Время уже позднее, Пипиньо зовет меня на пару дней к себе в гости в Эль Кобре, говорит, что родители его ждут, к нашему приезду зарежут индейку. Обещает систему «все включено»: бесплатные мучачи, пир на всю деревню и тому подобные прелести, делая особый упор на индейку. На мнимые обещания я не особо ведусь, но поскольку никаких планов в Сантьяго нет, соглашаюсь (весь мой маршрут диктовался отсутствием планов, поэтому принимать решение ехать туда, а не сюда в последний день/час/минуту приходилось неоднократно). Я, правда, договорился со своей хозяйкой на два дня проживания в Сантьяго, а уехать придется через день, но да ладно.

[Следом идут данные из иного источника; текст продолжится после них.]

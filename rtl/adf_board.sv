// adf_board: digital logic of one ADF (ADC and filter) board.
//
// The board takes 32 calorimeter channels, digitized at 30.28 MHz by 10-bit
// ADCs, turns every 132 ns beam crossing into 32 8-bit transverse energies
// (adf_channel: FIR filter, peak detector, calibration table), and sends them
// three times, on 3 identical Channel Link buses, to the trigger algorithm
// boards, which each need the data of 3 boards. It also holds the crate
// synchronisation (adf_timing), the pedestal DAC loader, and the raw-data
// readout that, on a fetch command from the SCLD, inserts the raw samples
// of a triggered event into the link frames. Control and monitoring come
// through a local bus from the VME interface. The channel count, the 3-fold
// link fan-out, the 36 of 48 bits used and the functions follow the board
// description; the single FPGA, the register map and the bus are this
// design's.
//
// Local bus (word addresses, bus_rdata one clock after bus_addr, writes on
// the clock edge with bus_we):
//   addr[19] = 0: channel addr[18:14], region addr[13:12] (see adf_channel),
//                 offset addr[11:0]
//   addr[19] = 1: board registers, addr[7:0]:
//     0x00 control: bit 0 link mode (1 = PRBS), bit 1 freeze history buffers
//     0x01 raw-readout lookback (crossings), 0x02 raw-readout crossings
//     0x03 pulses: bit 0 start capture, bit 1 inject a link error,
//          bit 2 load pedestal DACs
//     0x04 status: bit 0 a capture has completed, bit 1 raw readout
//          busy, bit 2 DAC loader busy, bits 31:16 dropped fetch commands
//     0x40 + c: pedestal code of channel c (12 bits)
// The sync bundle's l1_accept and init bits are carried to the backplane but
// not used by this board's logic; raw_fetch is the command it acts on.
module adf_board
  import adf_pkg::*;
#(
  parameter int NCH = N_CH
) (
  input  logic                                 clk,
  input  logic                                 rst_n,
  input  sample_t [NCH-1:0]                    adc_data,
  input  logic                                 is_master,
  input  sync_t                                scld_sync,
  input  sync_t                                bp_sync_in,
  output sync_t                                bp_sync_out,
  output logic                                 bp_sync_oe,
  input  logic [19:0]                          bus_addr,
  input  logic [31:0]                          bus_wdata,
  input  logic                                 bus_we,
  output logic [31:0]                          bus_rdata,
  output logic                                 dac_sclk,
  output logic                                 dac_cs_n,
  output logic [3:0]                           dac_sdi,
  output logic [N_LINKS-1:0][CL_BUS_W-1:0]     link_data
);
  localparam int CW = (NCH > 1) ? $clog2(NCH) : 1;

  sync_t       sync;
  logic [2:0]  phase;
  logic        adc_stb, bc_stb;
  logic [1:0]  adc_idx;

  // board registers
  link_mode_t          link_mode;
  logic                hist_freeze;
  logic [HIST_AW-1:0]  lookback;
  logic [3:0]          nbc;
  logic [N_CH-1:0][DAC_W-1:0] pedestal;
  logic                capture_start, inject_err, dac_start;

  et_t     [NCH-1:0]          et;
  logic    [NCH-1:0]          et_valid;
  logic    [NCH-1:0]          capture_done;
  logic    [NCH-1:0][HIST_AW-1:0] hist_wptr;
  sample_t [NCH-1:0][3:0]     fetch_raw;
  logic    [HIST_AW-1:0]      fetch_addr;
  logic    [NCH-1:0][31:0]    ch_rdata;

  logic [RD_W-1:0] rd_word;
  logic            rd_valid, rd_pop, rr_busy;
  logic [15:0]     dropped;
  logic            dac_busy;
  logic [LINK_W-1:0] tx_word;

  wire board_sel = bus_addr[19];
  wire wr_board  = bus_we && board_sel;

  adf_timing u_timing (
    .clk, .rst_n, .is_master, .scld_sync, .bp_sync_in, .bp_sync_out, .bp_sync_oe,
    .sync, .phase, .adc_stb, .adc_idx, .bc_stb);

  always_ff @(posedge clk) begin
    if (!rst_n) begin
      link_mode     <= LINK_DATA;
      hist_freeze   <= 1'b0;
      lookback      <= HIST_AW'(32);
      nbc           <= 4'd2;
      pedestal      <= '0;
      capture_start <= 1'b0;
      inject_err    <= 1'b0;
      dac_start     <= 1'b0;
    end else begin
      capture_start <= 1'b0;
      inject_err    <= 1'b0;
      dac_start     <= 1'b0;
      if (wr_board) begin
        if (bus_addr[7:6] == 2'b01) pedestal[bus_addr[4:0]] <= bus_wdata[DAC_W-1:0];
        else unique case (bus_addr[7:0])
          8'h00: begin
            link_mode   <= link_mode_t'(bus_wdata[0]);
            hist_freeze <= bus_wdata[1];
          end
          8'h01: lookback <= bus_wdata[HIST_AW-1:0];
          8'h02: nbc      <= bus_wdata[3:0];
          8'h03: begin
            capture_start <= bus_wdata[0];
            inject_err    <= bus_wdata[1];
            dac_start     <= bus_wdata[2];
          end
          default: ;
        endcase
      end
    end
  end

  // read mux: board registers or the addressed channel
  logic        board_sel_q;
  logic [CW-1:0] ch_q;
  logic [31:0] board_rd;
  always_ff @(posedge clk) begin
    board_sel_q <= board_sel;
    ch_q        <= CW'(bus_addr[18:14]);
    if (bus_addr[7:6] == 2'b01) board_rd <= 32'(pedestal[bus_addr[4:0]]);
    else unique case (bus_addr[7:0])
      8'h00:   board_rd <= {30'd0, hist_freeze, link_mode};
      8'h01:   board_rd <= 32'(lookback);
      8'h02:   board_rd <= 32'(nbc);
      8'h04:   board_rd <= {dropped, 13'd0, dac_busy, rr_busy, |capture_done};
      default: board_rd <= '0;
    endcase
  end
  assign bus_rdata = board_sel_q ? board_rd : ch_rdata[ch_q];

  for (genvar c = 0; c < NCH; c++) begin : g_ch
    adf_channel u_ch (
      .clk, .rst_n, .adc_stb, .adc_idx, .adc_data(adc_data[c]),
      .capture_start, .capture_done(capture_done[c]), .hist_freeze,
      .et(et[c]), .et_valid(et_valid[c]), .hist_wptr(hist_wptr[c]),
      .fetch_addr, .fetch_raw(fetch_raw[c]),
      .bus_sel(!board_sel && bus_addr[18:14] == 5'(c)), .bus_region(bus_addr[13:12]),
      .bus_addr(bus_addr[11:0]), .bus_wdata, .bus_we, .bus_rdata(ch_rdata[c]));
  end

  raw_readout #(.NCH(NCH)) u_rr (
    .clk, .rst_n, .fetch(sync.raw_fetch), .lookback, .nbc, .hist_wptr(hist_wptr[0]),
    .fetch_addr, .fetch_raw, .rd_word, .rd_valid, .rd_pop, .busy(rr_busy), .dropped);

  link_framer #(.NCH(NCH)) u_framer (
    .clk, .rst_n, .bc_stb, .et, .et_valid(et_valid[0]), .mode(link_mode), .inject_err,
    .rd_word, .rd_valid, .rd_pop, .tx_word);

  dac_loader u_dac (
    .clk, .rst_n, .start(dac_start), .pedestal, .busy(dac_busy),
    .sclk(dac_sclk), .cs_n(dac_cs_n), .sdi(dac_sdi));

  // three identical copies of the data, one per trigger algorithm board
  always_comb
    for (int l = 0; l < N_LINKS; l++) link_data[l] = CL_BUS_W'(tx_word);
endmodule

В Сантьяго – я уверен – еще вернусь: после Эль Кобре нужно двигаться в Гуантанамо. Довольные друг другом, расходимся по домам. Выдаю уставшему натанцевавшемуся бедняге деньги на такси: очень уж просит.

Засыпаю.

***

Утро в Сантьяго. На сей раз петухов не было. Была электродрель. Ранним утром пришли какие-то гастарбайтеры штробить стены непонятно для каких целей. Выспаться не удалось, но зато тетушка накормила меня отменным завтраком. С утра я намеревался заскочить в тренажерный зал, заприметивший накануне, благо он находился совсем недалеко от дома, однако Пипиньо пришел слишком уж рано: я даже не успел собрать шмотки. В спешном порядке закидывая остатки завтрака в рот, а одежду – в рюкзак, прошу своего друга объяснить хозяйке касы, что мои планы вновь претерпели изменения и санаторно-курортное лечение в трущобах Сантьяго подходит к концу: уезжаем в Эль Кобре.

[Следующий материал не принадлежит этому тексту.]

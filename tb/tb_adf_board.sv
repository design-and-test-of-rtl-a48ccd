// tb_adf_board: board-level test with all 32 channels. The bench plays the
// SCLD (a crossing marker every 8 clocks) and the VME side. Channels are
// set to filter bypass with the table f(a) = a + 100, and channel c sees the
// ADC value (3c + crossing) mod 64 for a whole crossing. Checks: the 3 links
// carry identical frames; each frame holds f(value) for all 32 channels of
// one crossing; a raw_fetch command makes the raw samples of all channels
// appear in the frame sideband, in channel order, with the first flag;
// PRBS mode and error injection; pedestal load on the DAC lines; history
// freeze; register readback.
module tb_adf_board;
  import adf_pkg::*;
  logic clk = 0, rst_n = 0;
  always #5 clk = ~clk;
  int checks = 0, failures = 0;

  sample_t [N_CH-1:0] adc_data = '0;
  logic is_master = 1;
  sync_t scld_sync = '0, bp_sync_in = '0, bp_sync_out;
  logic bp_sync_oe;
  logic [19:0] bus_addr = 0;
  logic [31:0] bus_wdata = 0, bus_rdata;
  logic bus_we = 0;
  logic dac_sclk, dac_cs_n;
  logic [3:0] dac_sdi;
  logic [N_LINKS-1:0][CL_BUS_W-1:0] link_data;

  adf_board dut (.*);

  task automatic check(bit ok, string what);
    checks++;
    if (!ok) begin failures++; $display("FAIL %s", what); end
  endtask
  task automatic wr(int a, int d);
    @(negedge clk); bus_we = 1; bus_addr = 20'(a); bus_wdata = 32'(d);
    @(negedge clk); bus_we = 0;
  endtask
  task automatic rd(int a, output logic [31:0] d);
    @(negedge clk); bus_addr = 20'(a); @(negedge clk); d = bus_rdata;
  endtask
  function automatic int chaddr(int c, int region, int off); return (c << 14) | (region << 12) | off; endfunction

  // SCLD side and ADC: marker every 8 clocks; ADC value changes with the crossing
  int ph = 0, bc = 0;
  always @(negedge clk) begin
    scld_sync.bc_marker <= (ph == 7);
    ph <= (ph + 1) % 8;
    // the board's phase 0 is 2 clocks after the marker is driven
    if (ph == 1) begin
      bc <= bc + 1;
      for (int c = 0; c < N_CH; c++) adc_data[c] <= sample_t'((3 * c + bc + 1) % 64);
    end
  end

  // frame decoder on link 0
  int fw = -1, frames = 0, good_frames = 0, raw_words = 0, raw_bad = 0, first_seen = 0;
  int raw_rec_off = -1, raw_ch_expect = 0, raw_smp_in_ch = 0, links_differ = 0;
  logic [35:0] fr [8];
  logic prbs_mode = 0;
  always @(negedge clk) if (rst_n && !prbs_mode) begin
    logic [35:0] w;
    w = link_data[0][35:0];
    if (link_data[1] != link_data[0] || link_data[2] != link_data[0]) links_differ++;
    if (w[35]) fw = 0;
    if (fw >= 0 && fw < 8) begin
      fr[fw] = w;
      if (fw == 7) begin
        int off;
        bit ok;
        ok = 1;
        frames++;
        // channel 0 tells which crossing; all channels must agree
        off = (int'(fr[0][7:0]) - 100) & 63;
        for (int c = 0; c < N_CH; c++)
          if (int'(fr[c / 4][8 * (c % 4) +: 8]) != 100 + ((3 * c + off) % 64)) ok = 0;
        if (ok) good_frames++;
        if (fr[0][34]) begin
          logic [15:0] rw;
          int ch, s;
          rw = {fr[1][34:32], fr[2][34:32], fr[3][34:32], fr[4][34:32], fr[5][34:32], fr[6][34]};
          ch = int'(rw[14:10]);
          s  = int'(rw[9:0]);
          raw_words++;
          if (rw[15]) begin first_seen++; raw_ch_expect = 0; raw_smp_in_ch = 0; raw_rec_off = (s - 3 * ch) & 63; end
          if (ch != raw_ch_expect || ((s - 3 * ch) & 63) != raw_rec_off) begin
            raw_bad++;
            if (raw_bad < 4) $display("raw word %h: ch %0d exp %0d off %0d exp %0d", rw, ch, raw_ch_expect, (s - 3 * ch) & 63, raw_rec_off);
          end
          raw_smp_in_ch++;
          if (raw_smp_in_ch == 4) begin
            raw_smp_in_ch = 0;
            raw_ch_expect = (raw_ch_expect + 1) % N_CH;
            if (raw_ch_expect == 0) raw_rec_off = (raw_rec_off + 1) & 63;
          end
        end
      end
      fw++;
    end
  end

  logic [22:0] ref_s;
  function automatic logic [35:0] ref_word();
    logic [35:0] w;
    for (int i = 35; i >= 0; i--) begin w[i] = ref_s[22] ^ ref_s[17]; ref_s = {ref_s[21:0], w[i]}; end
    return w;
  endfunction

  initial begin
    logic [31:0] d, d2;
    int f0, errs;
    repeat (3) @(negedge clk);
    rst_n = 1;
    // channels: bypass, detector off, slot 0, shift 0, live; table a + 100
    for (int c = 0; c < N_CH; c++) begin
      wr(chaddr(c, 0, 8), 32'h1);
      for (int a = 0; a < 64; a++) wr(chaddr(c, 2, a), a + 100);
    end
    rd(chaddr(5, 2, 7), d); check(d == 107, "table readback");
    rd(chaddr(9, 0, 8), d); check(d == 1, "channel control readback");
    wr(20'h80001, 40); rd(20'h80001, d); check(d == 40, "lookback register");
    wr(20'h80002, 1);  rd(20'h80002, d); check(d == 1, "crossings register");
    frames = 0; good_frames = 0; raw_words = 0; raw_bad = 0; first_seen = 0;
    repeat (8 * 30) @(negedge clk);
    f0 = frames;
    check(good_frames >= frames - 3 && frames > 20, $sformatf("frames %0d good %0d", frames, good_frames));
    check(links_differ == 0, "3 identical links");
    // raw fetch: 1 crossing x 32 channels x 4 samples = 128 words, 1 per frame
    @(negedge clk); scld_sync.raw_fetch = 1; @(negedge clk); scld_sync.raw_fetch = 0;
    repeat (8 * 140) @(negedge clk);
    check(raw_words == 128, $sformatf("raw words %0d", raw_words));
    check(first_seen == 1 && raw_bad == 0, $sformatf("raw words in order (bad %0d)", raw_bad));
    rd(20'h80004, d); check(d[1] == 1'b0 && d[31:16] == 0, "readout idle, nothing dropped");
    // history freeze: a record stays the same while frozen
    wr(20'h80000, 32'h2);
    rd(chaddr(3, 3, 4 * 10 + 3), d);
    repeat (8 * 300) @(negedge clk);
    rd(chaddr(3, 3, 4 * 10 + 3), d2);
    check(d == d2, "frozen history");
    wr(20'h80000, 32'h0);
    repeat (8 * 300) @(negedge clk);
    rd(chaddr(3, 3, 4 * 10 + 3), d2);
    check(d != d2, "history running again");
    // pedestals and DAC load: check DAC 1's first frame on its data line
    for (int c = 0; c < 32; c++) wr(20'h80040 + c, 100 * c + 7);
    rd(20'h80049, d); check(d == 907, "pedestal readback");
    wr(20'h80003, 32'h4);
    begin
      logic [15:0] sr = 0; int nb = 0;
      logic sclk_q = 0;
      while (nb < 16) begin
        @(posedge clk);
        if (dac_sclk && !sclk_q && !dac_cs_n) begin sr = {sr[14:0], dac_sdi[1]}; nb++; end
        sclk_q = dac_sclk;
      end
      check(sr == {4'd0, 12'(100 * 8 + 7)}, $sformatf("DAC 1 first frame %h", sr));
    end
    rd(20'h80004, d); check(d[2] == 1'b1, "DAC loader busy");
    repeat (1200) @(negedge clk);
    rd(20'h80004, d); check(d[2] == 1'b0, "DAC load finished");
    // PRBS mode with one forced error
    wr(20'h80000, 32'h1);
    prbs_mode = 1;
    repeat (4) @(negedge clk);
    ref_s = link_data[0][22:0];
    for (int n = 0; n < 50; n++) begin @(negedge clk); check(link_data[0][35:0] == ref_word(), "prbs stream"); end
    wr(20'h80003, 32'h2);
    void'(ref_word()); void'(ref_word());
    errs = 0;
    for (int n = 0; n < 20; n++) begin
      logic [35:0] e;
      @(negedge clk); e = ref_word(); errs += $countones(link_data[0][35:0] ^ e); ref_s = e[22:0];
    end
    check(errs == 1, $sformatf("forced error bits %0d", errs));
    $display("TB_RESULT checks=%0d failures=%0d", checks, failures);
    $finish;
  end

  initial begin
    repeat (200000) @(posedge clk);
    failures++;
    $display("TB_RESULT checks=%0d failures=%0d", checks, failures);
    $finish;
  end
endmodule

Пока я упаковывал барахло, Пипиньо, заметив, как у меня вывалилась из рюкзака красная веревка, которую я хотел было выбросить, быстро подобрал её и присвоил себе. Меня несколько поразила его находчивость, порожденная, по всей видимости, банальной нищетой:

– Ты что, парень, это же веревка! Веревка на шею! Не просто веревка, а красная веревка! – он быстро нашел ей применение: одев на шею, стал использовать в качестве украшения и больше не снимал.

Украшенный веревкой, солнечными очками и моим плейером, Пипиньо тащит меня к своим родителям в деревню Эль Кобре.